Several representative landscapes of the Utapau area

=== Forms of life ===

==== Intelligent species ====
This planet is home to two intelligent species: the utai and the pau'ans. Collectively known as "utapauns", most of them live in cities within the chasms.

The Utai make up the majority of the Utapau population. Humble by nature, they form the working class of the planet. They generally live in underground caves, thanks to their night vision. They have pedunculated eyes and are small.

The Pau'ans are nicknamed "Ancients" because of their long life expectancy, which is counted in centuries. Carnivores, they have sharp teeth and are large in stature. They have long limbs and no ears. Their eyes are ringed with red, while their skin is grey and cracked. They are closely related to the Utapau fauna, which they have mostly domesticated, and which they use to move around Utapau's rugged surface, or to defend themselves. Although they are a minority on the planet, they are its ruling elite, acting as administrators, diplomats and bureaucrats. They prefer darkness to light, and raw meat to cooked meat. Despite their gruff appearance, they are peaceful and conciliatory. Cooperation between Utais and Pau'ans is essential in Utapau societies, and each species respects and appreciates members of the other.

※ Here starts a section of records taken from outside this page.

// bridge_net: the IEEE 1687 network of the level-i IC (IC A) that moves bytes
// between the scan world and the functional port towards the next IC.
//
// Four SIB-gated instruments, scan order tdi -> iA, SIB1, iB, SIB2, iC, SIB3,
// iD, SIB4 -> tdo:
//   iA (9 bits, write): bits 7:0 are the byte to send, bit 8 tells the
//      functional port that the byte is valid. An update with bit 8 set makes
//      send_valid high until the port takes the byte (send_take).
//   iB (8 bits, read): the last byte received from the next IC.
//   iC (1 bit, read):  flag, set when a byte has arrived in iB.
//   iD (1 bit, write): writing 1 acknowledges that iB was consumed; this
//      clears iC and lets the port receive the next byte.
// flag doubles as the interrupt of the interrupt-driven controller, and
// send_valid as its "send register busy" input. The instrument lengths and
// roles follow the description of the bridge hardware; the chain order and
// the clearing of the data-available bit by the port are this design's
// choices.
module bridge_net (
  input  logic       clk,
  input  logic       rst_n,
  input  logic       capture,
  input  logic       shift,
  input  logic       update,
  input  logic       tdi,
  output logic       tdo,
  // functional side: send path
  output logic [7:0] send_data,
  output logic       send_valid,
  input  logic       send_take,
  // functional side: receive path
  input  logic [7:0] recv_data,
  input  logic       recv_valid,
  output logic       recv_free,
  output logic       flag
);
  logic [4:0] chain;
  logic [3:0] s_si, s_so, s_cap, s_sh, s_upd;

  assign chain[0] = tdi;
  assign tdo      = chain[4];

  for (genvar g = 0; g < 4; g++) begin : g_sib
    sib u_sib (
      .clk, .rst_n,
      .si(chain[g]), .capture, .shift, .update, .so(chain[g+1]),
      .seg_si(s_si[g]), .seg_so(s_so[g]),
      .seg_capture(s_cap[g]), .seg_shift(s_sh[g]), .seg_update(s_upd[g]),
      .open_o()
    );
  end

  // iA: send register
  logic [8:0] ia_val;
  logic       ia_stb;
  tdr #(.L(9), .HAS_UPDATE(1'b1)) u_ia (
    .clk, .rst_n, .si(s_si[0]), .so(s_so[0]),
    .capture(s_cap[0]), .shift(s_sh[0]), .update(s_upd[0]),
    .cap_val({send_valid, send_data}), .upd_val(ia_val), .upd_stb(ia_stb)
  );

  // iB: received byte
  logic [7:0] rx_byte;
  tdr #(.L(8), .HAS_UPDATE(1'b0)) u_ib (
    .clk, .rst_n, .si(s_si[1]), .so(s_so[1]),
    .capture(s_cap[1]), .shift(s_sh[1]), .update(s_upd[1]),
    .cap_val(rx_byte), .upd_val(), .upd_stb()
  );

  // iC: data-arrived flag
  tdr #(.L(1), .HAS_UPDATE(1'b0)) u_ic (
    .clk, .rst_n, .si(s_si[2]), .so(s_so[2]),
    .capture(s_cap[2]), .shift(s_sh[2]), .update(s_upd[2]),
    .cap_val(flag), .upd_val(), .upd_stb()
  );

  // iD: consumed acknowledge
  logic [0:0] id_val;
  logic       id_stb;
  tdr #(.L(1), .HAS_UPDATE(1'b1)) u_id (
    .clk, .rst_n, .si(s_si[3]), .so(s_so[3]),
    .capture(s_cap[3]), .shift(s_sh[3]), .update(s_upd[3]),
    .cap_val(1'b0), .upd_val(id_val), .upd_stb(id_stb)
  );

  assign send_data = ia_val[7:0];
  assign recv_free = !flag;

  always_ff @(posedge clk) begin
    if (!rst_n) begin
      send_valid <= 1'b0;
      flag       <= 1'b0;
      rx_byte    <= '0;
    end else begin
      if (ia_stb && ia_val[8]) send_valid <= 1'b1;
      else if (send_take)      send_valid <= 1'b0;
      if (recv_valid && !flag) begin
        rx_byte <= recv_data;
        flag    <= 1'b1;
      end else if (id_stb && id_val[0]) begin
        flag <= 1'b0;
      end
    end
  end

  assert property (@(posedge clk) disable iff (!rst_n) recv_valid |-> !flag);
endmodule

Utapau is also home to another intelligent species, the amanins. Although they originated on Maridun, many tribes settled on the plains of Utapau, with a more primitive lifestyle, close to that of hunter-gatherers. They rarely ventured into the towns. Tall, lanky bipeds, their skin secretes a poisonous mucus, and their small mouths are filled with sharp teeth. They possess several strange abilities, such as the ability to roll into a perfect ball, enabling them to pursue their prey over long distances, or the ability to give birth to two identical individuals if cut in half.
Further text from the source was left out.